Withdrawing Consent Mid-Sex
Consenting to one sexual act is not consenting to sex carte blanche.
This is true both morally and legally. The 2003 case of People v. John Z cemented into law that consent is an individual's right and may be withdrawn at any point during a sexual act. If you tell your partner to stop and they ignore you, it is legally rape.
Knowing you possess the legal high ground should assuage uncertainty, but sometimes we discount our own consent. To achieve adequate communication, we have to better articulate what we do and do not enjoy. Oftentimes, it's easier to have this discussion outside the bedroom, perhaps aided by establishing a safe word or phrase. And while this level of planning isn't always possible, that's no reason to stay silent.
Communicate openly
Your pleasure and your comfort are just as important as your partner's. It doesn't matter if they made a long commute to see you or who paid for what. You are entitled to your bodily autonomy—it should never be overshadowed by someone else's preferences or fantasies. If you notice a negative emotion or thought mid-sex, examine it. It's tempting to wave away doubts or hold our tongues in hopes the sex will magically self-correct, but news flash: It won't.
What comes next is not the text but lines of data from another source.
// tb_centre_generator: random quadrant centres for each of the H layers are
// applied; every written centre g must be the rounded sum of the quadrant
// centres selected by g's digits, one per layer, computed here from the
// window-grid position of g. Writes must come in order 0..NC-1, one per
// H-1 cycles, and `done` must follow the last write; the number of busy
// cycles (one addition each) must be 4^H*(H-1).
`timescale 1ns/1ps
module tb_centre_generator;
  import rot_pkg::*;

  localparam int H  = HIER;
  localparam int NC = 4 ** H;
  localparam int F  = coord_frac(DATA_W, IMG_M);
  localparam int NSTEP = (H > 1) ? H - 1 : 1;

  logic clk = 1'b0, rst_n = 1'b1, start = 1'b0;
  logic signed [DATA_W-1:0] quad_x [H][4];
  logic signed [DATA_W-1:0] quad_y [H][4];
  logic busy, done, wr_en;
  logic [2*H-1:0] wr_addr;
  logic signed [LOCAL_W-1:0] wr_x, wr_y;
  int checks = 0, failures = 0;

  centre_generator dut (.clk, .rst_n, .start, .quad_x, .quad_y, .busy, .done,
                        .wr_en, .wr_addr, .wr_x, .wr_y);

  always #5 clk = ~clk;

  task automatic check(bit ok, string what);
    checks++;
    if (!ok) begin
      failures++;
      if (failures < 20) $display("FAIL: %s", what);
    end
  endtask

  // Reference: window column gx, row gy; layer l splits on bit H-1-l.
  function automatic longint ref_sum(int g, bit is_y);
    int gx, gy, q;
    longint s;
    gx = g % (1 << H);
    gy = g / (1 << H);
    s = 0;
    for (int l = 0; l < H; l++) begin
      q = ((gy >> (H - 1 - l)) & 1) * 2 + ((gx >> (H - 1 - l)) & 1);
      s += is_y ? longint'(quad_y[l][q]) : longint'(quad_x[l][q]);
    end
    return (s + (longint'(1) <<< (F - 1))) >>> F;
  endfunction

  initial begin
    int nexp, busy_cycles, last_wr_cycle, cyc;
    for (int l = 0; l < H; l++)
      for (int q = 0; q < 4; q++) begin
        quad_x[l][q] = '0;
        quad_y[l][q] = '0;
      end
    #1 rst_n = 1'b0;  // asynchronous reset edge
    repeat (2) @(posedge clk);
    rst_n = 1'b1;
    for (int run = 0; run < 20; run++) begin
      @(negedge clk);
      for (int l = 0; l < H; l++)
        for (int q = 0; q < 4; q++) begin
          quad_x[l][q] = DATA_W'($signed($urandom_range(0, 2 ** (F + 8))) - 2 ** (F + 7));
          quad_y[l][q] = DATA_W'($signed($urandom_range(0, 2 ** (F + 8))) - 2 ** (F + 7));
        end
      start = 1'b1;
      @(negedge clk);
      start = 1'b0;
      nexp = 0;
      busy_cycles = 0;
      cyc = 0;
      last_wr_cycle = 0;
      while (!done && cyc < 10 * NC * NSTEP) begin
        if (busy) busy_cycles++;
        if (wr_en) begin
          check(int'(wr_addr) == nexp, $sformatf("write order: %0d, expected %0d", wr_addr, nexp));
          check(longint'(wr_x) == ref_sum(int'(wr_addr), 1'b0) && longint'(wr_y) == ref_sum(int'(wr_addr), 1'b1),
                $sformatf("centre %0d: got (%0d,%0d) expected (%0d,%0d)", wr_addr, wr_x, wr_y,
                          ref_sum(int'(wr_addr), 1'b0), ref_sum(int'(wr_addr), 1'b1)));
          nexp++;
          last_wr_cycle = cyc;
        end
        @(negedge clk);
        cyc++;
      end
      check(nexp == NC, $sformatf("%0d centres written", nexp));
      check(busy_cycles == NC * NSTEP, $sformatf("%0d additions, expected %0d", busy_cycles, NC * NSTEP));
      check(last_wr_cycle + 1 == cyc, "done in the cycle after the last write");
    end
    $display("TB_RESULT checks=%0d failures=%0d", checks, failures);
    $finish;
  end

  initial begin
    repeat (20 * (NC * NSTEP + 10) + 100) @(posedge clk);
    failures++;
    $display("FAIL: watchdog");
    $display("TB_RESULT checks=%0d failures=%0d", checks, failures);
    $finish;
  end

endmodule
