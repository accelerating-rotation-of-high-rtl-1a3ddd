// centre_memory: storage for the rotated window-grid centres.
//
// NC entries, each a pair of signed LW-bit integer coordinates (x, y) of a
// rotated window centre relative to the image centre (64 entries of 10-bit
// coordinates in the evaluated engine). Built from flip-flops, as every
// local adder reads its own centre in every cycle: one synchronous write
// port, all entries readable in parallel. Cleared by reset.
//
// Timing: a write on wr_en is visible on cx/cy from the next cycle.
module centre_memory
  import rot_pkg::*;
#(
  parameter int NC = 4 ** HIER,
  parameter int LW = LOCAL_W,
  parameter int AW = $clog2(NC)
) (
  input  logic                 clk,
  input  logic                 rst_n,
  input  logic                 wr_en,
  input  logic [AW-1:0]        wr_addr,
  input  logic signed [LW-1:0] wr_x,
  input  logic signed [LW-1:0] wr_y,
  output logic signed [LW-1:0] cx [NC],
  output logic signed [LW-1:0] cy [NC]
);

  always_ff @(posedge clk or negedge rst_n) begin
    if (!rst_n) begin
      for (int i = 0; i < NC; i++) begin
        cx[i] <= '0;
        cy[i] <= '0;
      end
    end else if (wr_en) begin
      cx[wr_addr] <= wr_x;
      cy[wr_addr] <= wr_y;
    end
  end

endmodule
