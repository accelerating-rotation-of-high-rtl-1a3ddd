// tb_centre_memory: after reset all entries read zero; random writes (with
// wr_en low in between) must appear on the parallel read ports from the next
// cycle, and every entry must always match a model array kept here.
`timescale 1ns/1ps
module tb_centre_memory;
  import rot_pkg::*;

  localparam int NC = 4 ** HIER;

  logic clk = 1'b0, rst_n = 1'b1, wr_en = 1'b0;
  logic [$clog2(NC)-1:0] wr_addr = '0;
  logic signed [LOCAL_W-1:0] wr_x = '0, wr_y = '0;
  logic signed [LOCAL_W-1:0] cx [NC];
  logic signed [LOCAL_W-1:0] cy [NC];
  logic signed [LOCAL_W-1:0] mx [NC];
  logic signed [LOCAL_W-1:0] my [NC];
  int checks = 0, failures = 0;

  centre_memory dut (.clk, .rst_n, .wr_en, .wr_addr, .wr_x, .wr_y, .cx, .cy);

  always #5 clk = ~clk;

  initial begin
    for (int i = 0; i < NC; i++) begin mx[i] = '0; my[i] = '0; end
    #1 rst_n = 1'b0;  // asynchronous reset edge
    repeat (2) @(posedge clk);
    rst_n = 1'b1;
    for (int t = 0; t < 1000; t++) begin
      @(negedge clk);
      for (int i = 0; i < NC; i++) begin
        checks++;
        if (cx[i] != mx[i] || cy[i] != my[i]) begin
          failures++;
          if (failures < 20) $display("FAIL: step %0d entry %0d: (%0d,%0d) expected (%0d,%0d)", t, i, cx[i], cy[i], mx[i], my[i]);
        end
      end
      wr_en   = ($urandom_range(0, 3) != 0);
      wr_addr = ($clog2(NC))'($urandom_range(0, NC - 1));
      wr_x    = LOCAL_W'($urandom);
      wr_y    = LOCAL_W'($urandom);
      if (wr_en) begin
        mx[wr_addr] = wr_x;
        my[wr_addr] = wr_y;
      end
    end
    $display("TB_RESULT checks=%0d failures=%0d", checks, failures);
    $finish;
  end

  initial begin
    repeat (2000) @(posedge clk);
    failures++;
    $display("FAIL: watchdog");
    $display("TB_RESULT checks=%0d failures=%0d", checks, failures);
    $finish;
  end

endmodule
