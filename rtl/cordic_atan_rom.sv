// cordic_atan_rom: table of the CORDIC micro-rotation angles.
//
// Entry i holds arctan(2^-i) in radians, in the angle format of rot_pkg
// (DATA_W bits, DATA_W-3 fraction bits), rounded to nearest. One entry per
// CORDIC iteration (ITER entries; 12 in the evaluated engine). The table is
// a small constant ROM: combinational read, the entry for `idx` appears on
// `angle` in the same cycle. Values are formed at elaboration from the
// 2^-32 scaled constants in rot_pkg.
module cordic_atan_rom
  import rot_pkg::*;
#(
  parameter int W    = DATA_W,
  parameter int NITER = ITER
) (
  input  logic [$clog2(NITER)-1:0] idx,
  output logic signed [W-1:0]      angle
);

  localparam int AF = angle_frac(W);

  logic signed [W-1:0] table_q [NITER];

  for (genvar i = 0; i < NITER; i++) begin : g_entry
    localparam longint VAL = (atan_q32(i) + (longint'(1) <<< (31 - AF))) >>> (32 - AF);
    assign table_q[i] = W'(VAL);
  end

  always_comb begin
    angle = '0;
    if (int'(idx) < NITER) angle = table_q[idx];
  end

endmodule
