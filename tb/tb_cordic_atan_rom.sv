// tb_cordic_atan_rom: checks every entry of the CORDIC angle table against
// arctan(2^-i) computed with real arithmetic, rounded to the angle format.
`timescale 1ns/1ps
module tb_cordic_atan_rom;
  import rot_pkg::*;

  localparam int AF = angle_frac(DATA_W);

  logic [$clog2(ITER)-1:0] idx;
  logic signed [DATA_W-1:0] angle;
  int checks = 0, failures = 0;

  cordic_atan_rom dut (.idx, .angle);

  initial begin
    longint expv;
    for (int i = 0; i < ITER; i++) begin
      idx = ($clog2(ITER))'(i);
      #1;
      expv = longint'($floor($atan(2.0 ** (-i)) * (2.0 ** AF) + 0.5));
      checks++;
      if (longint'(angle) != expv) begin
        failures++;
        $display("FAIL: entry %0d = %0d, expected %0d", i, angle, expv);
      end
    end
    $display("TB_RESULT checks=%0d failures=%0d", checks, failures);
    $finish;
  end

  initial begin
    #10000;
    failures++;
    $display("FAIL: watchdog");
    $display("TB_RESULT checks=%0d failures=%0d", checks, failures);
    $finish;
  end

endmodule
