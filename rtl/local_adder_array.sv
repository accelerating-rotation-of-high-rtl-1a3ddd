// local_adder_array: adds one offset to every rotated window centre at once.
//
// NC pairs of signed LW-bit adders (64 pairs of 10-bit adders in the
// evaluated engine). Each cycle the current pixel offset (ox, oy) is added
// to all NC rotated centres, giving the rotated position of the same pixel
// (u, v) in every window of the grid: NC rotated pixel coordinates per
// cycle, relative to the image centre, in integer pixels. The sums wrap at
// LW bits, which cannot happen for positions inside the rotated image.
//
// Interface/timing: a one-stage valid/ready pipeline. An input beat
// (in_valid && in_ready) appears registered on out_* in the next cycle;
// in_ready = !out_valid || out_ready, so the stage stalls with its output
// while out_ready is low. The adder array follows the evaluated engine; the
// output register and handshake are this design's own.
module local_adder_array
  import rot_pkg::*;
#(
  parameter int NC = 4 ** HIER,
  parameter int LW = LOCAL_W,
  parameter int UW = $clog2(IMG_M >> HIER)
) (
  input  logic                 clk,
  input  logic                 rst_n,
  input  logic signed [LW-1:0] cx [NC],
  input  logic signed [LW-1:0] cy [NC],
  input  logic                 in_valid,
  output logic                 in_ready,
  input  logic signed [LW-1:0] ox,
  input  logic signed [LW-1:0] oy,
  input  logic [UW-1:0]        in_u,
  input  logic [UW-1:0]        in_v,
  input  logic                 in_last,
  output logic                 out_valid,
  input  logic                 out_ready,
  output logic signed [LW-1:0] px [NC],
  output logic signed [LW-1:0] py [NC],
  output logic [UW-1:0]        out_u,
  output logic [UW-1:0]        out_v,
  output logic                 out_last
);

  assign in_ready = !out_valid || out_ready;

  always_ff @(posedge clk or negedge rst_n) begin
    if (!rst_n) begin
      out_valid <= 1'b0;
      out_u     <= '0;
      out_v     <= '0;
      out_last  <= 1'b0;
      for (int i = 0; i < NC; i++) begin
        px[i] <= '0;
        py[i] <= '0;
      end
    end else if (in_ready) begin
      out_valid <= in_valid;
      if (in_valid) begin
        out_u    <= in_u;
        out_v    <= in_v;
        out_last <= in_last;
        for (int i = 0; i < NC; i++) begin
          px[i] <= cx[i] + ox;
          py[i] <= cy[i] + oy;
        end
      end
    end
  end

  property p_hold;
    @(posedge clk) disable iff (!rst_n)
      out_valid && !out_ready |=> out_valid && $stable(out_u) && $stable(out_v);
  endproperty
  a_hold: assert property (p_hold);

endmodule
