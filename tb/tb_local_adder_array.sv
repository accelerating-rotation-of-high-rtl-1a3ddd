// tb_local_adder_array: random centres and a random offset stream with
// random gaps and back-pressure. Every output beat must carry, for all NC
// centres, centre + offset (wrapping at LOCAL_W bits), with the offset and
// pixel index of the matching input beat, in order, one cycle after it was
// taken when the output is free.
`timescale 1ns/1ps
module tb_local_adder_array;
  import rot_pkg::*;

  localparam int NC = 4 ** HIER;
  localparam int UW = $clog2(IMG_M >> HIER);
  localparam int NBEAT = 2000;

  logic clk = 1'b0, rst_n = 1'b1;
  logic signed [LOCAL_W-1:0] cx [NC];
  logic signed [LOCAL_W-1:0] cy [NC];
  logic in_valid = 1'b0, in_ready, in_last = 1'b0, out_valid, out_ready = 1'b0, out_last;
  logic signed [LOCAL_W-1:0] ox = '0, oy = '0;
  logic [UW-1:0] in_u = '0, in_v = '0, out_u, out_v;
  logic signed [LOCAL_W-1:0] px [NC];
  logic signed [LOCAL_W-1:0] py [NC];
  int checks = 0, failures = 0, stalls = 0;

  // queue of offsets/indices sent
  logic [2*LOCAL_W+2*UW:0] sent [$];

  local_adder_array dut (.clk, .rst_n, .cx, .cy, .in_valid, .in_ready, .ox, .oy, .in_u, .in_v,
                         .in_last, .out_valid, .out_ready, .px, .py, .out_u, .out_v, .out_last);

  always #5 clk = ~clk;

  initial begin
    int nin, nout;
    bit pending;
    logic [2*LOCAL_W+2*UW:0] e;
    logic signed [LOCAL_W-1:0] eox, eoy, sx, sy;
    for (int i = 0; i < NC; i++) begin
      cx[i] = LOCAL_W'($urandom);
      cy[i] = LOCAL_W'($urandom);
    end
    #1 rst_n = 1'b0;  // asynchronous reset edge
    repeat (2) @(posedge clk);
    rst_n = 1'b1;
    nin = 0; nout = 0;
    pending = 1'b0;
    while (nout < NBEAT) begin
      @(negedge clk);
      // stimulus for the coming edge; an input beat not yet taken is held
      if (!pending) begin
        in_valid = ($urandom_range(0, 4) != 0);
        ox = LOCAL_W'($urandom);
        oy = LOCAL_W'($urandom);
        in_u = UW'($urandom);
        in_v = UW'($urandom);
        in_last = 1'($urandom);
      end
      out_ready = ($urandom_range(0, 3) != 0);
      #1;
      // output beat taken at the coming edge
      if (out_valid && out_ready) begin
        e = sent.pop_front();
        eox = e[2*LOCAL_W+2*UW:LOCAL_W+2*UW+1];
        eoy = e[LOCAL_W+2*UW:2*UW+1];
        checks++;
        if (out_u != e[2*UW:UW+1] || out_v != e[UW:1] || out_last != e[0]) begin
          failures++;
          if (failures < 20) $display("FAIL: beat %0d index", nout);
        end
        for (int i = 0; i < NC; i++) begin
          sx = cx[i] + eox;
          sy = cy[i] + eoy;
          checks++;
          if (px[i] != sx || py[i] != sy) begin
            failures++;
            if (failures < 20) $display("FAIL: beat %0d centre %0d: (%0d,%0d) expected (%0d,%0d)", nout, i, px[i], py[i], sx, sy);
          end
        end
        nout++;
      end
      if (out_valid && !out_ready) stalls++;
      // input beat taken at the coming edge
      if (in_valid && in_ready) begin
        sent.push_back({ox, oy, in_u, in_v, in_last});
        nin++;
      end
      pending = in_valid && !in_ready;
    end
    checks++;
    if (stalls == 0) begin failures++; $display("FAIL: no stall"); end
    $display("TB_RESULT checks=%0d failures=%0d", checks, failures);
    $finish;
  end

  initial begin
    repeat (NBEAT * 10 + 100) @(posedge clk);
    failures++;
    $display("FAIL: watchdog");
    $display("TB_RESULT checks=%0d failures=%0d", checks, failures);
    $finish;
  end

endmodule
Patterns become established and intensify, especially if assumptions are given room to flourish, so now is always the best time to speak up. And if that pattern has cropped up with a recurring partner, it's never too late to object.
Communication in sex is key, no matter how casual. Most of the time we make concessions in the hope of pleasing our partner, but sexual accommodation should never come at your own expense. Ideally, your partner would be tuned in to your nonverbal cues, but even with long-established partners, it's better to actively communicate. It's not unsexy to articulate boundaries—what's unsexy is feeling helpless or like an onlooker to your own sex life rather than a participant.
If your partner uses language you don't find appealing, especially in reference to you, tell them. It can be as easy as asking them to use another term or saying "no, thank you" to an invitation to a specific sex act. Hopefully saying this once is enough, but many times partners are so involved in their satisfaction that they need to be reminded. If you've repeated yourself to the point of frustration, let them know. Your boundaries override their wishes. If you don't feel like repeating yourself, you may want to consider getting separation.
Consent in consideration
A partner may suggest an unfamiliar, but not unwelcome, new sex act or kink. Honor your own indecision and give yourself time to consider the proposal. If the idea is exciting and you feel safe with this partner, explore something new while keeping in mind you can stop at any point.
If the idea is hotter in theory than in practice, consider talking through the scenario. This kind of theoretical dirty talk may end up turning you on, which can turn into mutual masturbation or solo play with you and your partner(s) in the same room. If you're not comfortable with the kink, try navigating the encounter back toward your comfort zone.
Of course, any sexual encounter can derail, which can present a complicated and stressful situation, so it's important to remember what's most precious. If getting out means leaving behind a sock or other personal item, that's fine. You're more than likely going to be able to get your belongings back, and even if not, what matters most is your safety and well-being. Catch a breath of air to gather yourself and examine if you want to completely end the encounter or not. Maybe you just need a moment, or maybe now's the time to call a ride.
Take stock of how you feel emotionally and physically (for instance, unusual dryness or penile softness). Sometimes as a defense mechanism, our mind distances us from stressful experiences in what's known as dissociation. Trauma compounds, so if you've experienced sexual trauma in the past, then you may feel especially triggered or numb.
Physical cues, especially from your genitals, can be objectively read even if you are mentally checked out. Treat these conditions not as a problem to solve but a symptom to listen to. Your body doesn't lie, so find a way to have a moment alone with yourself and ask your body if this is right for you or not.
Often we become so wrapped up in wanting to facilitate a satisfying experience for someone else that we discount our own experience. The pressures of the moment distract from our first duty, which is to ourselves. Your body has been with you longer than any sexual partner, and you'll still be living with it long after. Honor yourself, stand up for yourself and remember: The bedroom is the best place to be bossy.